First of all, I know that I have to ask this on github but the contributor of stringtie2 not open for asking the question about the issue. Here is the problem I found. I want the gff output for investigate annotation, coverage and abundance. However, the its give me an error. Like this
WARNING: no reference transcripts were found for the genomic sequences where reads were mapped! Please make sure the -G annotation file uses the same naming convention for the genome sequences.
My input is nanopore long read prokaryote's whole transcriptome as sorted BAM file which mapping by using minimap2 with the cDNA (cds) FASTA file as reference. I have use the reference both ensembl and NCBI but they all gave me an error. I also tried with galaxy and it still give me the same result....
What step that I have missed?
Here my command use
minimap2 -a -x map-ont [myref.fa] [my.fastq]| samtools view -b - -o [my.bam]
samtools sort -T tmp -o [my.sorted.bam] [my.bam] && samtools index [my.sorted.bam]
stringtie -L [my.sortedbam] -G [ref.gtf] -o [my.gtf]
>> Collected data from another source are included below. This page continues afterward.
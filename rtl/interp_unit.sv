// interp_unit: fills the missing pixels of one block by bilinear interpolation.
//
// A block in FIFO_D has its four vertices sampled and is judged smooth enough
// not to be refined further. The unit takes such a block, reads its corner
// values p00 (x,y), p10 (x+s,y), p01 (x,y+s) and p11 (x+s,y+s) from the canvas,
// and writes, for every pixel (x+i, y+j) with 0 <= i,j <= s,
//   ((s-i)(s-j) p00 + i(s-j) p10 + (s-i) j p01 + i j p11 + s*s/2) / (s*s)
// into the canvas. The side s is a power of two, so the division is a shift by
// 2*lvl, rounded to nearest. Each write carries the block level; the canvas
// keeps sampled pixels and lets the finest block win on shared edges. Bilinear interpolation, the FIFO_D input and the
// busy -> en chaining between units follow the paper; the pixel order, the
// rounding and the one-pixel-per-cycle rate are this design's choices.
//
// Several units share FIFO_D. A unit may take a block only while en is high;
// chaining en of unit k to the AND of busy of units 0..k-1 lets exactly one
// idle unit take the next block.
//
// Timing: one cycle to pop the block, one cycle to load the corners, then one
// pixel per cycle, row by row: (s+1)**2 + 2 cycles per block. busy is high from
// the cycle after the pop until the last pixel has been written.
module interp_unit
  import ipa_pkg::*;
(
  input  logic       clk,
  input  logic       rst_n,
  input  logic       en,
  // FIFO_D: blocks to be interpolated
  input  block_t     d_dout,
  input  logic       d_empty,
  output logic       d_rd_en,
  // canvas reads of the four corners
  output pos_t [3:0] c_pos,
  input  pix_t [3:0] c_data,
  // canvas write
  output logic       w_en,
  output pos_t       w_pos,
  output lvl_t       w_lvl,
  output pix_t       w_data,
  output logic       busy
);

  typedef enum logic [1:0] {S_IDLE, S_LOAD, S_RUN} state_t;

  localparam int AW = 2 * MAX_LVL + PW + 2;   // accumulator width

  state_t state;
  block_t blk;
  pix_t   p [4];
  logic [MAX_LVL:0] i, j, side;
  logic [AW-1:0]    acc;

  assign side = (MAX_LVL+1)'(1) << blk.lvl;

  assign c_pos[0] = mk_pos(blk.x,        blk.y);
  assign c_pos[1] = mk_pos(blk.x + side, blk.y);
  assign c_pos[2] = mk_pos(blk.x,        blk.y + side);
  assign c_pos[3] = mk_pos(blk.x + side, blk.y + side);

  always_comb begin
    logic [MAX_LVL:0] ii, jj;
    ii  = side - i;
    jj  = side - j;
    acc = AW'(int'(ii) * int'(jj) * int'(p[0]) + int'(i) * int'(jj) * int'(p[1]) +
              int'(ii) * int'(j) * int'(p[2]) + int'(i) * int'(j) * int'(p[3]) +
              ((1 << (2 * int'(blk.lvl))) >> 1));
  end

  assign d_rd_en = (state == S_IDLE) && en && !d_empty;
  assign busy    = (state != S_IDLE);
  assign w_en    = (state == S_RUN);
  assign w_pos   = mk_pos(blk.x + i, blk.y + j);
  assign w_lvl   = blk.lvl;
  assign w_data  = pix_t'(acc >> (2 * blk.lvl));

  always_ff @(posedge clk or negedge rst_n) begin
    if (!rst_n) begin
      state <= S_IDLE;
      blk   <= '0;
      i     <= '0;
      j     <= '0;
      for (int k = 0; k < 4; k++) p[k] <= '0;
    end else begin
      case (state)
        S_IDLE: if (d_rd_en) begin
          blk   <= d_dout;
          state <= S_LOAD;
        end
        S_LOAD: begin
          for (int k = 0; k < 4; k++) p[k] <= c_data[k];
          i     <= '0;
          j     <= '0;
          state <= S_RUN;
        end
        S_RUN: begin
          if (i == side) begin
            i <= '0;
            if (j == side) state <= S_IDLE;
            else           j <= j + 1'b1;
          end else begin
            i <= i + 1'b1;
          end
        end
        default: state <= S_IDLE;
      endcase
    end
  end

endmodule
Any suggestion? maybe about the parameters or options that I have to optimize for the nanopore data. Thanks in advance
Why are you going to all this trouble when you have the simplest possible case of RNAseq?
You have a prokaryotic genome which should have no splicing. You are using long reads so even for the longest genes your reads should already cover the entire gene. Can you tell us how these libraries were made? Was there any fragmentation done after conversion of RNA to cDNA or were you sequencing RNA directly (which is possible with nanopore)? Are you seeing polycistronic reads (where reads cover multiple genes) in your data (they will show multi-mapping/seconday alignments if you aligned to just CDS fasta)?
Are you simply trying to replicate the analysis they report? I looked at the manuscript briefly and the data analysis is described in sufficient details to allow replication.